» **What needs to be done**:
Write out exactly the lines of the entries below from the one holding "routed inter-ALU network" to the one holding "the one node", inclusive, and leave out all other lines.

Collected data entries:
════════════════════

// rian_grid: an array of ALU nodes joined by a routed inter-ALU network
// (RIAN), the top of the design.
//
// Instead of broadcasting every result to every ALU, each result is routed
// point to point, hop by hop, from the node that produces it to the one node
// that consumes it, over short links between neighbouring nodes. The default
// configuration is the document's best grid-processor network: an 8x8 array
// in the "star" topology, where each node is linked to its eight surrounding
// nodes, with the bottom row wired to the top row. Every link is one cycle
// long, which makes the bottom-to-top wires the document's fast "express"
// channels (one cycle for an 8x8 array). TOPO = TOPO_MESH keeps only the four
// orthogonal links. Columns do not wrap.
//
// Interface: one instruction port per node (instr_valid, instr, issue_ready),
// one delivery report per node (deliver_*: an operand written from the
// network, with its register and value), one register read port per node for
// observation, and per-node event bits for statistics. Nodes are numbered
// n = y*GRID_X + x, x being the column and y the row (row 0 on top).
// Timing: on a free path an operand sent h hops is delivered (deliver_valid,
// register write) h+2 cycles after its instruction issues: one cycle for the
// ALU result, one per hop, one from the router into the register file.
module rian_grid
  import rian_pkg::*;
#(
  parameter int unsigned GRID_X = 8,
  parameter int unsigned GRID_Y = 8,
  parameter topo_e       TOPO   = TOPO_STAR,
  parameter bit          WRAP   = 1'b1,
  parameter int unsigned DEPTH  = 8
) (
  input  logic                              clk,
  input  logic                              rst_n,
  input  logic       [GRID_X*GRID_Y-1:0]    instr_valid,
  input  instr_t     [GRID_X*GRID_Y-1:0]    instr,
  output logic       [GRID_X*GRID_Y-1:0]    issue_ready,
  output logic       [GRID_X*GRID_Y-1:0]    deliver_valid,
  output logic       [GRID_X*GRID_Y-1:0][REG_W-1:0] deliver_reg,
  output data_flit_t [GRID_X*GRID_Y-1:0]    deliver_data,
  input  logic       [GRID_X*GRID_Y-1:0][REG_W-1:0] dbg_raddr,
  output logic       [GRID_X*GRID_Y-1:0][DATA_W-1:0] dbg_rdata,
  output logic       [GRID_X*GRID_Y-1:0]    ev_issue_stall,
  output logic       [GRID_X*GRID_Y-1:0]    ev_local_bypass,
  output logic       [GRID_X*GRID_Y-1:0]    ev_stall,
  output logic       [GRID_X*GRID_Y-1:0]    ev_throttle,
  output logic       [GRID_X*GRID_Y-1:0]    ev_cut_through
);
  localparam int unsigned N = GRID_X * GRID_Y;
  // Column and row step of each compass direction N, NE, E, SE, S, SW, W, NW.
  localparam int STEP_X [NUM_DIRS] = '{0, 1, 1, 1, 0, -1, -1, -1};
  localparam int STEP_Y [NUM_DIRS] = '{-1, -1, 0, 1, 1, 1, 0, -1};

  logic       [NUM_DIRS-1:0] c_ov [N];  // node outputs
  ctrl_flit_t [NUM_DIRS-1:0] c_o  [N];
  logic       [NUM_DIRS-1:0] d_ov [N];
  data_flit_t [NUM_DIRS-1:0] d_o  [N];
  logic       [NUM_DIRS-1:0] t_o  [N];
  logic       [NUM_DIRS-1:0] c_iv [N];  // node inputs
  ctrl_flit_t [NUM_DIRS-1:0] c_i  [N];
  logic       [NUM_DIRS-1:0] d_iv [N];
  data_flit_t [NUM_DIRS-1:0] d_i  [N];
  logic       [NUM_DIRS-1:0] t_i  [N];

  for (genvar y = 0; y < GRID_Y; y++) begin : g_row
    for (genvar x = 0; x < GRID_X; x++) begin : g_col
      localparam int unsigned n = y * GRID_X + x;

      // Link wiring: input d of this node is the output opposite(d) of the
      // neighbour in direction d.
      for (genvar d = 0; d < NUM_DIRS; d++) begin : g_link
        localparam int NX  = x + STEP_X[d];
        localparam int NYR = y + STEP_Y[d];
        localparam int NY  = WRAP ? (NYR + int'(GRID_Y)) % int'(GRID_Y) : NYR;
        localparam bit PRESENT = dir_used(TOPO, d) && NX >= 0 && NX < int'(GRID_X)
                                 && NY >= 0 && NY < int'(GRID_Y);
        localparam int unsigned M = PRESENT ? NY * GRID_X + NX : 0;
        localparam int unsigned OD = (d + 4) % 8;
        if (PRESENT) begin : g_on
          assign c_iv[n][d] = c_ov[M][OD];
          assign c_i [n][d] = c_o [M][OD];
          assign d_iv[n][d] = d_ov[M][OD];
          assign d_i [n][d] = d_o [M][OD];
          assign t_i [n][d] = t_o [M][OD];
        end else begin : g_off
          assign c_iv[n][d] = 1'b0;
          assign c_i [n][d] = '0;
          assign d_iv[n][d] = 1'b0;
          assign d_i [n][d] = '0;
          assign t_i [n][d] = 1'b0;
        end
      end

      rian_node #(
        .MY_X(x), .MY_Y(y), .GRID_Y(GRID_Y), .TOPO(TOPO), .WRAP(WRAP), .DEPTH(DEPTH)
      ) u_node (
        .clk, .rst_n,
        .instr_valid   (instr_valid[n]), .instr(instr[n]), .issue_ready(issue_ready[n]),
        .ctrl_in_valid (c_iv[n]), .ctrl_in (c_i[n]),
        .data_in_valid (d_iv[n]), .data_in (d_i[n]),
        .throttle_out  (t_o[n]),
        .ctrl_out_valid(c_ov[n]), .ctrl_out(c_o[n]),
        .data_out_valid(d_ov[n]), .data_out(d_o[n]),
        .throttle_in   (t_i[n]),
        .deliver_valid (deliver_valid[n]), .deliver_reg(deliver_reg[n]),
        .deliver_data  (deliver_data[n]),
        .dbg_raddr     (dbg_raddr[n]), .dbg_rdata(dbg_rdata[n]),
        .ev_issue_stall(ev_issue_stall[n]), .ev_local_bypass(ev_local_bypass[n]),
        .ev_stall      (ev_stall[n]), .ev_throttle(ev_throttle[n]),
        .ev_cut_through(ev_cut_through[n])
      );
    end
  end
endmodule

════════════════════

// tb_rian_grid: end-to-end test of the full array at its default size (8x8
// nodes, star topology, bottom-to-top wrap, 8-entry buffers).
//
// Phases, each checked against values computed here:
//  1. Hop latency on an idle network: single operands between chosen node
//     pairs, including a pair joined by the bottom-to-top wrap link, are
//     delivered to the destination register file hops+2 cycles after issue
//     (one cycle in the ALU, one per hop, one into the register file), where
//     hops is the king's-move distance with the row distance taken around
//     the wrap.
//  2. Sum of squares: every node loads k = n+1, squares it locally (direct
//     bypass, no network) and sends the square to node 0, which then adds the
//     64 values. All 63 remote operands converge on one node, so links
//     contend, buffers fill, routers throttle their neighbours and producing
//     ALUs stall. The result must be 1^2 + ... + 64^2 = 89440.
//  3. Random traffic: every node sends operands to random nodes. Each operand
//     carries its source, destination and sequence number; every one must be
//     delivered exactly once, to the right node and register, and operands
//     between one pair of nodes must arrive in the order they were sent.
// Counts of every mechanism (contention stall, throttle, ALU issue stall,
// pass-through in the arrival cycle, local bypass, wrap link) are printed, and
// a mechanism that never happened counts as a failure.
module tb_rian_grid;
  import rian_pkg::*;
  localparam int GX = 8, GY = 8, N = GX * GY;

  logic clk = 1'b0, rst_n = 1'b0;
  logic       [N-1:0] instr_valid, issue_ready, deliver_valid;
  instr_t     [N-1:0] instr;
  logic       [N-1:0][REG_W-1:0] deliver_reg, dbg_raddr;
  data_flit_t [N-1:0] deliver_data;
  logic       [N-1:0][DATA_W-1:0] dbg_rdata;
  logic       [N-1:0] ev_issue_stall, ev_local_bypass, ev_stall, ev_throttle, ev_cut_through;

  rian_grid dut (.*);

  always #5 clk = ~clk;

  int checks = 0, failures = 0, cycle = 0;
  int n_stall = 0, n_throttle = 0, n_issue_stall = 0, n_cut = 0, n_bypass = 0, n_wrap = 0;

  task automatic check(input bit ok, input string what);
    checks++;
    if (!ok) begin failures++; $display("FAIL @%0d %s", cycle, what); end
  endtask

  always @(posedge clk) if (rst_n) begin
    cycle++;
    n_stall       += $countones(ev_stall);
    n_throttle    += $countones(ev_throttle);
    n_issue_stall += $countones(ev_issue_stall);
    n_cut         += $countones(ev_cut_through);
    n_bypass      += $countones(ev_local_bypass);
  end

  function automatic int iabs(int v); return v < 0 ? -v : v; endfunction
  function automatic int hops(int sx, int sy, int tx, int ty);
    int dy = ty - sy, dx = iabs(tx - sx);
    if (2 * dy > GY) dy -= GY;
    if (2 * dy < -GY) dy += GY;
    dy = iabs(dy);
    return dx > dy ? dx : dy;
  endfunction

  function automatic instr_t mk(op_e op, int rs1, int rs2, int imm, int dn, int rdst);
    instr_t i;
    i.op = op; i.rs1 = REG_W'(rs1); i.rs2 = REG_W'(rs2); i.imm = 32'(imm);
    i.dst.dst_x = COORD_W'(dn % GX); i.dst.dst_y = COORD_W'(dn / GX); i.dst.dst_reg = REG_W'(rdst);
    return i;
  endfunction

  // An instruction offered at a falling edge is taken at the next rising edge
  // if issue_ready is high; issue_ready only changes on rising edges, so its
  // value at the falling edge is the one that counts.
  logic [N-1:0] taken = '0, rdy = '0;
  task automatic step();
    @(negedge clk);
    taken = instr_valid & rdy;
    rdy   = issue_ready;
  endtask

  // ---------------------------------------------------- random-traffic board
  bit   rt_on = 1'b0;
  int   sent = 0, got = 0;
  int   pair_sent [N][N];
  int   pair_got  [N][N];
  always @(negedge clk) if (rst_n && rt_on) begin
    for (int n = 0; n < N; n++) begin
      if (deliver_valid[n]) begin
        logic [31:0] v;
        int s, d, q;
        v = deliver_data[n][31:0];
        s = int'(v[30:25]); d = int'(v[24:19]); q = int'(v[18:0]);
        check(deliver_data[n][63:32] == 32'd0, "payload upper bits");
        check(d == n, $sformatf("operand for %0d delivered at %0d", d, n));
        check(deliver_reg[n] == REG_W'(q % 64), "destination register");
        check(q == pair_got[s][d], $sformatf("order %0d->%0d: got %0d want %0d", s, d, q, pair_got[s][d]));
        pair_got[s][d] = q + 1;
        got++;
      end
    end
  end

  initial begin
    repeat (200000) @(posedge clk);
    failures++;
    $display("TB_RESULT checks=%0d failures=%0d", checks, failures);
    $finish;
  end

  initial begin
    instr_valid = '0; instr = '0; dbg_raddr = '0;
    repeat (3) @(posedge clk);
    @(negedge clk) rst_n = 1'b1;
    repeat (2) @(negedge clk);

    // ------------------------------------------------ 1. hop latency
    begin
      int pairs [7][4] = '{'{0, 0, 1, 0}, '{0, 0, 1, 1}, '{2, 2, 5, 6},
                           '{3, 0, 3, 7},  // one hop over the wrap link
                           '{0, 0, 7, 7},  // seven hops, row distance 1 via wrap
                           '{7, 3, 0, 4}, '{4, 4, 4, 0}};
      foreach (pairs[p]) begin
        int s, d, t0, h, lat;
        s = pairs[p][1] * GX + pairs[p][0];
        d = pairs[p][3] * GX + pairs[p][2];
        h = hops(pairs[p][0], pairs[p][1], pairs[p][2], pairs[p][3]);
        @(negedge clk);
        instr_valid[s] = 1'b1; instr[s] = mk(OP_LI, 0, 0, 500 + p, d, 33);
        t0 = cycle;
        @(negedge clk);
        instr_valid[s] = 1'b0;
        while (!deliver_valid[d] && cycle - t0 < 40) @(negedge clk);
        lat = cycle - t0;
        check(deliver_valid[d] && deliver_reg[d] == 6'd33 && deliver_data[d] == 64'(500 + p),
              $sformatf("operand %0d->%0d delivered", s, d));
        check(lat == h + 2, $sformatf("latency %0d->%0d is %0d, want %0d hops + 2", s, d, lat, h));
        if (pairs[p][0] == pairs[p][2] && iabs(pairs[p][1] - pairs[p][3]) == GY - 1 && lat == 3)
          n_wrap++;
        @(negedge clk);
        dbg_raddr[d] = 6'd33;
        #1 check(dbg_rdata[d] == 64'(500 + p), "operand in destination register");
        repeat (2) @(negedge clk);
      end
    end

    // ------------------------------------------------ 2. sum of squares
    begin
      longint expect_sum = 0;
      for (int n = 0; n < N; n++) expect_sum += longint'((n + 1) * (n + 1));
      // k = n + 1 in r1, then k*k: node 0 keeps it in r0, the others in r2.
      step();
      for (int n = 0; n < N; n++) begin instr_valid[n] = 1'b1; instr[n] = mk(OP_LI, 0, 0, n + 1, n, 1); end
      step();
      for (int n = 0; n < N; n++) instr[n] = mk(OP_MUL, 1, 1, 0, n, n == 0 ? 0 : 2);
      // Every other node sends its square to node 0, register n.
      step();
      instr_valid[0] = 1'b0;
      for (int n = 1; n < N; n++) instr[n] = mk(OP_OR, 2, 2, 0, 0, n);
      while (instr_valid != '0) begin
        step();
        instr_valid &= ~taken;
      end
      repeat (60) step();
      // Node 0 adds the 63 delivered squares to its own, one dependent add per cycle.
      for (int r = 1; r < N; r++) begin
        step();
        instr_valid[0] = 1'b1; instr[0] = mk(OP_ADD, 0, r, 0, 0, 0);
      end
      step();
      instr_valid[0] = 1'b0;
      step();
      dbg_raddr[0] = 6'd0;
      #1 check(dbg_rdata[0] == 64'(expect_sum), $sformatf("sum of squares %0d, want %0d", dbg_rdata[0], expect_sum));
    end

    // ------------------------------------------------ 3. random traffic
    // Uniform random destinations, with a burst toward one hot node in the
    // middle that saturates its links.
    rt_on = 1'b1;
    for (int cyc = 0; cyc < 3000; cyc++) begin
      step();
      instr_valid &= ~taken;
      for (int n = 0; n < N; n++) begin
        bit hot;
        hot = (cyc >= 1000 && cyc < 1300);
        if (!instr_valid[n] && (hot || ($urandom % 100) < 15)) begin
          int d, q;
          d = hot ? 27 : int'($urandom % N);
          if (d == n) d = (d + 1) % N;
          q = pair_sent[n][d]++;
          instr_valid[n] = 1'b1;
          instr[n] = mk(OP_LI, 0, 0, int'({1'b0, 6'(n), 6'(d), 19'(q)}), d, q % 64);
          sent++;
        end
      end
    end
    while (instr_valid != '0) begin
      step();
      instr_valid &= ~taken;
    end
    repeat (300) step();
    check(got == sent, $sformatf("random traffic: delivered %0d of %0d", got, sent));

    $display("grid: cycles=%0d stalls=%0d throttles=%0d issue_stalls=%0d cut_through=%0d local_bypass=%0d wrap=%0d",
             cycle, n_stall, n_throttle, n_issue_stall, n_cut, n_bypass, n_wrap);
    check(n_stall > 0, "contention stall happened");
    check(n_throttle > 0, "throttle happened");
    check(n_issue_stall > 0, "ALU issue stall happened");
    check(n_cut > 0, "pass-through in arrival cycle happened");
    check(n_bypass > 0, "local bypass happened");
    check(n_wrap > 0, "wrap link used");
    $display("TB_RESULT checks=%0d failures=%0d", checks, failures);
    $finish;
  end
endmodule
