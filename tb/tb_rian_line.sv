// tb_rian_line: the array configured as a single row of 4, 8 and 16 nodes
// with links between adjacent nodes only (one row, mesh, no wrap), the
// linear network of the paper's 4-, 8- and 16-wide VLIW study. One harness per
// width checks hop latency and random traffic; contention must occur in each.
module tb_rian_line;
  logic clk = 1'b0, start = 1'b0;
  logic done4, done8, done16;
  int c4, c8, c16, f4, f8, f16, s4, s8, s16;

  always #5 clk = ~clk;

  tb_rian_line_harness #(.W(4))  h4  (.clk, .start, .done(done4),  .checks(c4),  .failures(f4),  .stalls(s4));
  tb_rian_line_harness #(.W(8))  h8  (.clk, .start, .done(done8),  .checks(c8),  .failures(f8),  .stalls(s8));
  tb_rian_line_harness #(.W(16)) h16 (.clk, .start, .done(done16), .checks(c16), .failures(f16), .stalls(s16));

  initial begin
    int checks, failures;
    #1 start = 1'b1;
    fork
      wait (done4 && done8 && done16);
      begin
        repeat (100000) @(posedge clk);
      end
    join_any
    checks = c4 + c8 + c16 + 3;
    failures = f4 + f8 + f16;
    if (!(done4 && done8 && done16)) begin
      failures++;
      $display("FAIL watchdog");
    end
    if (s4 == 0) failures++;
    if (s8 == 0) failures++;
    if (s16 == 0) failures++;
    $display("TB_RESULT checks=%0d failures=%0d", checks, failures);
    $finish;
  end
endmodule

════════════════════

» **Task result**:
// rian_grid: an array of ALU nodes joined by a routed inter-ALU network
// (RIAN), the top of the design.
//
// Instead of broadcasting every result to every ALU, each result is routed
// point to point, hop by hop, from the node that produces it to the one node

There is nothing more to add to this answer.